Canadian Air Transport Security Authority

Canadian Air Transport Security Authority

December 13, 2010 11:00 ET

This Holiday Season, 'Pack Smart' and Enjoy a Stress-free Airport Experience

EDMONTON, ALBERTA--(Marketwire - Dec. 13, 2010) - Today at Edmonton International Airport (EIA), the Canadian Air Transport Security Authority (CATSA) reminded passengers to pack smart when traveling during the upcoming holiday season.

"We want to ensure that air travellers have a positive and secure travel experience this holiday season," said Kevin McGarr, CATSA President and CEO. "Getting the balance right between security and customer service is our priority."

EIA expects to welcome as many as 22,000 passengers per day in the days leading up to Christmas, an increase of almost 30%.

As they prepare for their trip, passengers should keep security in mind.

Delays at security checkpoints are often caused by passengers bringing items that are not permitted in their carry-on baggage.

Through its Pack Smart campaign, CATSA offers air travellers a number of tools so they can come to the airport better prepared. These tools include: a mobile website, an online Prep & Fly tool and a strong presence on travel industry websites.

CATSA is working with its partners to provide an airport experience that is respectful, efficient and secure. Whether travelling for business or personal reasons, Screening Officers will make every effort possible to ensure that the security screening process is completed as quickly and efficiently as possible.

Tips for Holiday Travelling

- Avoid over-packing! Always Pack Smart

- Travelling with children: The majority of security checkpoints at the major airports offer a Family/Special Needs security lane.

- Gifts, Toys and Batteries: Please do not wrap gifts. Their contents may need to be inspected. Toy weapons must be packed in your checked baggage. Check our website for more information on batteries.

- Liquids: Pack liquids, gels and aerosols, such as sunscreen, hair gel and perfume, in your checked baggage. Liquid items are only allowed in carry-on baggage when packed in containers with a capacity of 100 ml or less. The containers must fit comfortably in one clear, closed and re-sealable plastic bag with a capacity of no more than 1 litre. One bag per person is allowed.

- Cameras, Computers and Electronic Devices: Electronics items such as cell phones, smart phones, digital cameras, digital video cameras, PDAs, iPods, MP3 players, film cameras, and e-books remain in carry-on baggage. To minimize time spent at the screening point, remove portable computer and game console from their carrying case and place them in a tray.
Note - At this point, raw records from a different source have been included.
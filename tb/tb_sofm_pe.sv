// tb_sofm_pe: self-checking test of one processing element driven the way
// the controller drives it. Checks addressed and unaddressed WRITE and READ,
// the Manhattan distance of 64 components (seen through the best-match
// search: the element first asserts its lines in search cycle max(d-1, 0),
// d = distance), adaptation with every alpha, that an element without a
// factor for the current vector does not adapt, and masking (no pull, no
// adaptation). Expected values come from a weight model in the testbench.
module tb_sofm_pe;
  import sofm_pkg::*;
  logic clk = 0, rst_n = 0;
  pe_cmd_e cmd = CMD_NOP;
  logic [7:0] data_in = 0, data_out;
  logic data_oe, row_line = 0, col_line = 0, pull;
  int checks = 0, failures = 0;
  logic [7:0] wm [64];
  logic [7:0] x [64];
  int d;

  sofm_pe dut (.*);
  always #5 clk = ~clk;

  task automatic check(input bit ok, input string what);
    checks++;
    if (!ok) begin failures++; $display("FAIL %s", what); end
  endtask

  task automatic op(input pe_cmd_e c, input logic [7:0] dat, input bit r, input bit col);
    cmd = c; data_in = dat; row_line = r; col_line = col;
    @(posedge clk); #1;
    cmd = CMD_NOP; row_line = 0; col_line = 0;
  endtask

  task automatic read_check(input string what);
    op(CMD_CLR, 0, 0, 0);
    for (int k = 0; k < 64; k++) begin
      cmd = CMD_READ; row_line = 1; col_line = 1; #1;
      check(data_oe && data_out == wm[k], $sformatf("%s: weight %0d", what, k));
      @(posedge clk); #1;
    end
    cmd = CMD_NOP; row_line = 0; col_line = 0;
  endtask

  task automatic make_x(input int dd);   // x at Manhattan distance dd
    int left = dd;
    for (int k = 0; k < 64; k++) x[k] = wm[k];
    while (left > 0) begin
      int k = $urandom % 64;
      if (x[k] < 255 && x[k] >= wm[k]) begin x[k]++; left--; end
      else if (x[k] > 0 && x[k] <= wm[k]) begin x[k]--; left--; end
    end
  endtask

  function automatic int manhattan();
    int s = 0;
    for (int k = 0; k < 64; k++) s += (x[k] > wm[k]) ? x[k] - wm[k] : wm[k] - x[k];
    return s;
  endfunction

  task automatic distance();
    op(CMD_CLR, 0, 0, 0);
    for (int k = 0; k < 64; k++) op(CMD_DIST, x[k], 0, 0);
  endtask

  task automatic search_check(input int dd);
    int k = 0;
    cmd = CMD_SEARCH; #1;
    while (!pull && k < 20000) begin
      @(posedge clk); #1; k++;
    end
    check(pull && k == ((dd > 0) ? dd - 1 : 0),
          $sformatf("search for d=%0d answered in cycle %0d", dd, k));
    @(posedge clk); #1;
    check(pull, "lines stay asserted at zero");
    cmd = CMD_NOP;
  endtask

  task automatic adapt(input int shift, input bit addressed);
    op(CMD_ALPHA, 8'(shift), 1, addressed);
    for (int k = 0; k < 64; k++) begin
      int diff = int'(x[k]) - int'(wm[k]);
      int q = diff / (1 << shift);
      if (diff < 0 && diff % (1 << shift) != 0) q--;
      if (addressed) wm[k] = 8'(int'(wm[k]) + q);
      op(CMD_ADAPT, x[k], 0, 0);
    end
  endtask

  initial begin
    #5000000 failures++;
    $display("TB_RESULT checks=%0d failures=%0d", checks, failures);
    $finish;
  end

  initial begin
    repeat (2) @(posedge clk); #1 rst_n = 1;
    op(CMD_CLR, 0, 0, 0);
    for (int k = 0; k < 64; k++) begin wm[k] = 8'($urandom); op(CMD_WRITE, wm[k], 1, 1); end
    read_check("write");
    op(CMD_CLR, 0, 0, 0);
    for (int k = 0; k < 64; k++) op(CMD_WRITE, 8'($urandom), 1, 0);
    read_check("unaddressed write");
    op(CMD_CLR, 0, 0, 0);
    cmd = CMD_READ; row_line = 0; col_line = 1; #1;
    check(!data_oe && data_out == 0, "unaddressed read stays off the bus");
    @(posedge clk); #1;
    // distance and search
    for (int t = 0; t < 8; t++) begin
      d = (t < 5) ? t * t : int'($urandom % 3000);
      make_x(d);
      check(manhattan() == d, "stimulus distance");
      distance();
      search_check(d);
    end
    for (int t = 0; t < 2; t++) begin       // fully random vector
      for (int k = 0; k < 64; k++) x[k] = 8'($urandom);
      distance();
      search_check(manhattan());
    end
    // back-to-back distances: the second must restart, not accumulate
    for (int k = 0; k < 64; k++) x[k] = 8'($urandom);
    distance();
    make_x(7);
    distance();
    search_check(7);
    // adaptation with every factor
    for (int s = 0; s < 8; s++) begin
      for (int k = 0; k < 64; k++) x[k] = 8'($urandom);
      distance();
      adapt(s, 1);
      read_check($sformatf("adapt shift %0d", s));
    end
    // element without a factor for this vector keeps its weights
    for (int k = 0; k < 64; k++) x[k] = 8'($urandom);
    distance();
    adapt(0, 0);
    read_check("no factor, no adaptation");
    // masked element: no pull, no adaptation
    op(CMD_ALPHA, 8'h80, 1, 1);
    for (int k = 0; k < 64; k++) x[k] = wm[k];
    distance();
    cmd = CMD_SEARCH; #1;
    check(!pull, "masked element does not answer");
    @(posedge clk); #1; cmd = CMD_NOP;
    for (int k = 0; k < 64; k++) x[k] = 8'($urandom);
    distance();
    op(CMD_ALPHA, 8'd0, 1, 1);
    for (int k = 0; k < 64; k++) op(CMD_ADAPT, x[k], 0, 0);
    read_check("masked element does not adapt");
    $display("TB_RESULT checks=%0d failures=%0d", checks, failures);
    $finish;
  end
endmodule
Electronic devices may be screened by special screening equipment.

- Food Products: Remember that certain food products such as maple syrup, jam, jellies and spread are considered liquids or gels. The liquid, aerosol and gel restrictions apply.

- Dress for Travel: Avoid wearing jewellery or other metal objects that could trigger an alarm and delay your trip. Remember, if you set off the alarm while walking through the metal detector you will have to undergo further screening to determine its source. This may include hand "wanding" and/or a physical search.
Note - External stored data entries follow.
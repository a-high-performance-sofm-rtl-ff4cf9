// nbisom25: the NBISOM_25 chip, a ROWS x COLS array of processing elements
// (5 x 5 in the paper) sharing one control bus and one 8-bit data bus.
//
// Every element obeys the same command in the same cycle (SIMD). Element
// (r, c) senses row line r and column line c; the chip asserts row line r
// when any element of row r pulls, and column line c when any element of
// column c pulls. On the chip the lines are open-drain I/O pins; here each
// pin is split into the sensed line state (row_in/col_in, the wired value on
// the board) and the chip's own pull-down request (row_pull/col_pull), both
// active high. The data bus pin is split likewise: data_in from the
// controller, data_out/data_oe from the one addressed element in CMD_READ
// (outputs of unaddressed elements are zero, so they are ORed).
//
// Pin count as in the paper: 8 data, 3 control, clock, 5 row, 5 column lines.
// The single clock replacing the two non-overlapping clocks is this design's.
module nbisom25
  import sofm_pkg::*;
#(
  parameter int unsigned ROWS = 5,
  parameter int unsigned COLS = 5,
  parameter int unsigned NW   = N_WEIGHTS
) (
  input  logic              clk,
  input  logic              rst_n,
  input  pe_cmd_e           cmd,
  input  logic [W_BITS-1:0] data_in,
  output logic [W_BITS-1:0] data_out,
  output logic              data_oe,
  input  logic [ROWS-1:0]   row_in,
  input  logic [COLS-1:0]   col_in,
  output logic [ROWS-1:0]   row_pull,
  output logic [COLS-1:0]   col_pull
);

  logic [W_BITS-1:0] pe_dout [ROWS][COLS];
  logic              pe_oe   [ROWS][COLS];
  logic              pe_pull [ROWS][COLS];

  for (genvar r = 0; r < ROWS; r++) begin : g_row
    for (genvar c = 0; c < COLS; c++) begin : g_col
      sofm_pe #(.NW(NW)) u_pe (
        .clk, .rst_n, .cmd, .data_in,
        .data_out(pe_dout[r][c]), .data_oe(pe_oe[r][c]),
        .row_line(row_in[r]), .col_line(col_in[c]), .pull(pe_pull[r][c])
      );
    end
  end

  always_comb begin
    data_out = '0;
    data_oe  = 1'b0;
    row_pull = '0;
    col_pull = '0;
    for (int r = 0; r < ROWS; r++) begin
      for (int c = 0; c < COLS; c++) begin
        data_out    |= pe_dout[r][c];
        data_oe     |= pe_oe[r][c];
        row_pull[r] |= pe_pull[r][c];
        col_pull[c] |= pe_pull[r][c];
      end
    end
  end

endmodule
- Give yourself plenty of time: Go through pre-board screening well in advance of your flight especially during peak travel periods (early morning, noon, and early evening)

It is important to remember that all passengers have to go through airport security screening. Common courtesy and patience go a long way in making the process less stressful and more efficient for everyone.

For further information about 'packing smart' or permitted and non-permitted items, please visit www.catsa.ca.

CATSA, established on April 1, 2002, is a federal Crown corporation that operates on a not-for-profit basis. It is responsible for the provision of key aviation security services such as pre-board screening of passengers and their belongings; random screening of non-passengers; and the acquisition, deployment and maintenance of explosives detection equipment at airports. CATSA is also responsible for the development and implementation of a restricted area identity card incorporating biometric features.